YOUR INSTRUCTIONS:
Each record below should be set down exactly.
[DATA SHOWN — start]
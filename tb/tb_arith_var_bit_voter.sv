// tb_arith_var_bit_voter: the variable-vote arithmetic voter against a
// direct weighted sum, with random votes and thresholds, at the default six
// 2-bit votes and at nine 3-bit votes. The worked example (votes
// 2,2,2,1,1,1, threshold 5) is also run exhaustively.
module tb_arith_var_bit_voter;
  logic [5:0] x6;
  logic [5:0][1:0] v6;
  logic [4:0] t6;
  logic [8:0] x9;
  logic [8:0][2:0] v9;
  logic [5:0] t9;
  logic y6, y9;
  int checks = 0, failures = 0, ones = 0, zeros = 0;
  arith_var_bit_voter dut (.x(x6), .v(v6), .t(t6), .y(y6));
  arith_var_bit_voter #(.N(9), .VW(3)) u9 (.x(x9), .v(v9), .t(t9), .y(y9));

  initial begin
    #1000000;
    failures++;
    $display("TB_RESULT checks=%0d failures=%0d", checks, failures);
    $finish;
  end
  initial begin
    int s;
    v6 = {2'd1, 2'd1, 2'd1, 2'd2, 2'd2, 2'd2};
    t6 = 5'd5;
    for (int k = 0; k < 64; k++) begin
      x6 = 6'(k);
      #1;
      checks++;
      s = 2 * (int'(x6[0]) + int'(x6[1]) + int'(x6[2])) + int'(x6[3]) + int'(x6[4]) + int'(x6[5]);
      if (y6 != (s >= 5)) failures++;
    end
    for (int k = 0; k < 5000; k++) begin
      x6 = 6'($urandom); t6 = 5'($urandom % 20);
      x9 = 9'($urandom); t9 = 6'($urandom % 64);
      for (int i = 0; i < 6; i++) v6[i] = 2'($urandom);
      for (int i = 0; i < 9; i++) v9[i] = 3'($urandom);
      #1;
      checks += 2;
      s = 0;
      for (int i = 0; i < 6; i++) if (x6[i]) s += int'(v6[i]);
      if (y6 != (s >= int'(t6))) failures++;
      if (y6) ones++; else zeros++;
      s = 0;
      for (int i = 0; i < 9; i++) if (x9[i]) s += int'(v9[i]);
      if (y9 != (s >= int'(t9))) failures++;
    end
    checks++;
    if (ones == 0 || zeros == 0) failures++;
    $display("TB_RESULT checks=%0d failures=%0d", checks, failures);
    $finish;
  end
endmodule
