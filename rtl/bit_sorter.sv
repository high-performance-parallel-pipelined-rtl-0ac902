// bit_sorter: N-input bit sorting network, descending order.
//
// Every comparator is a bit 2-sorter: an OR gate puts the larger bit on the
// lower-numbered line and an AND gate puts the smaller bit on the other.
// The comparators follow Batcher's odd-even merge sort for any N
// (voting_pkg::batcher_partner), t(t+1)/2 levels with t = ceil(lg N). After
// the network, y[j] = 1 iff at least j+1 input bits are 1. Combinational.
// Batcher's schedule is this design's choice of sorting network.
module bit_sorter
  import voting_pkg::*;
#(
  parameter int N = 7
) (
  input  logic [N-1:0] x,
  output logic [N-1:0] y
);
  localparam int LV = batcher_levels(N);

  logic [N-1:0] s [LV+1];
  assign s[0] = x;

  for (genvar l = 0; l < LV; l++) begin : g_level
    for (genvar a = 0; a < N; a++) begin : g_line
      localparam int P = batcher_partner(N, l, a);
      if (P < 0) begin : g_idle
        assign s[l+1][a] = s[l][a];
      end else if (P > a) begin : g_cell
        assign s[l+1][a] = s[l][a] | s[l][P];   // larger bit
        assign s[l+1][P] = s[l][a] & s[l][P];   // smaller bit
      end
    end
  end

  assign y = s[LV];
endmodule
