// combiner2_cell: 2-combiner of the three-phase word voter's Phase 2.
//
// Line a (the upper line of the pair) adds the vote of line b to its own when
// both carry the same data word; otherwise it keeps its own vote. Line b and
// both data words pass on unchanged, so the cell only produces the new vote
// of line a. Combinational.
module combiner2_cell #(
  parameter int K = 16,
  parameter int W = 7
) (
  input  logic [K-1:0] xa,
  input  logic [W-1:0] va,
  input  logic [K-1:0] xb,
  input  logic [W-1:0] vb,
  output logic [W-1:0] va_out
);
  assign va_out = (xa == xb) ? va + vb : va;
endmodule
[DATA SHOWN — finish]
PROBLEM SOLUTION:
filename tb/tb_arith_var_bit_voter.sv
// tb_arith_var_bit_voter: the variable-vote arithmetic voter against a
// direct weighted sum, with random votes and thresholds, at the default six
// 2-bit votes and at nine 3-bit votes. The worked example (votes
// 2,2,2,1,1,1, threshold 5) is also run exhaustively.
module tb_arith_var_bit_voter;
  logic [5:0] x6;
  logic [5:0][1:0] v6;
  logic [4:0] t6;
  logic [8:0] x9;
  logic [8:0][2:0] v9;
  logic [5:0] t9;
  logic y6, y9;
  int checks = 0, failures = 0, ones = 0, zeros = 0;
  arith_var_bit_voter dut (.x(x6), .v(v6), .t(t6), .y(y6));
  arith_var_bit_voter #(.N(9), .VW(3)) u9 (.x(x9), .v(v9), .t(t9), .y(y9));

  initial begin
    #1000000;
    failures++;
    $display("TB_RESULT checks=%0d failures=%0d", checks, failures);
    $finish;
  end
  initial begin
    int s;
    v6 = {2'd1, 2'd1, 2'd1, 2'd2, 2'd2, 2'd2};
    t6 = 5'd5;
    for (int k = 0; k < 64; k++) begin
      x6 = 6'(k);
      #1;
      checks++;
      s = 2 * (int'(x6[0]) + int'(x6[1]) + int'(x6[2])) + int'(x6[3]) + int'(x6[4]) + int'(x6[5]);
      if (y6 != (s >= 5)) failures++;
    end
    for (int k = 0; k < 5000; k++) begin
      x6 = 6'($urandom); t6 = 5'($urandom % 20);
      x9 = 9'($urandom); t9 = 6'($urandom % 64);
      for (int i = 0; i < 6; i++) v6[i] = 2'($urandom);
      for (int i = 0; i < 9; i++) v9[i] = 3'($urandom);
      #1;
      checks += 2;
      s = 0;
      for (int i = 0; i < 6; i++) if (x6[i]) s += int'(v6[i]);
      if (y6 != (s >= int'(t6))) failures++;
      if (y6) ones++; else zeros++;
      s = 0;
      for (int i = 0; i < 9; i++) if (x9[i]) s += int'(v9[i]);
      if (y9 != (s >= int'(t9))) failures++;
    end
    checks++;
    if (ones == 0 || zeros == 0) failures++;
    $display("TB_RESULT checks=%0d failures=%0d", checks, failures);
    $finish;
  end
endmodule
filename rtl/bit_sorter.sv
repository high-performance-parallel-pipelined-rtl-0ac902
// bit_sorter: N-input bit sorting network, descending order.
//
// Every comparator is a bit 2-sorter: an OR gate puts the larger bit on the
// lower-numbered line and an AND gate puts the smaller bit on the other.
// The comparators follow Batcher's odd-even merge sort for any N
// (voting_pkg::batcher_partner), t(t+1)/2 levels with t = ceil(lg N). After
// the network, y[j] = 1 iff at least j+1 input bits are 1. Combinational.
// Batcher's schedule is this design's choice of sorting network.
module bit_sorter
  import voting_pkg::*;
#(
  parameter int N = 7
) (
  input  logic [N-1:0] x,
  output logic [N-1:0] y
);
  localparam int LV = batcher_levels(N);

  logic [N-1:0] s [LV+1];
  assign s[0] = x;

  for (genvar l = 0; l < LV; l++) begin : g_level
    for (genvar a = 0; a < N; a++) begin : g_line
      localparam int P = batcher_partner(N, l, a);
      if (P < 0) begin : g_idle
        assign s[l+1][a] = s[l][a];
      end else if (P > a) begin : g_cell
        assign s[l+1][a] = s[l][a] | s[l][P];   // larger bit
        assign s[l+1][P] = s[l][a] & s[l][P];   // smaller bit
      end
    end
  end

  assign y = s[LV];
endmodule
// combiner2_cell: 2-combiner of the three-phase word voter's Phase 2.
//
// Line a (the upper line of the pair) adds the vote of line b to its own when
// both carry the same data word; otherwise it keeps its own vote. Line b and
// both data words pass on unchanged, so the cell only produces the new vote
// of line a. Combinational.
module combiner2_cell #(
  parameter int K = 16,
  parameter int W = 7
) (
  input  logic [K-1:0] xa,
  input  logic [W-1:0] va,
  input  logic [K-1:0] xb,
  input  logic [W-1:0] vb,
  output logic [W-1:0] va_out
);
  assign va_out = (xa == xb) ? va + vb : va;
endmodule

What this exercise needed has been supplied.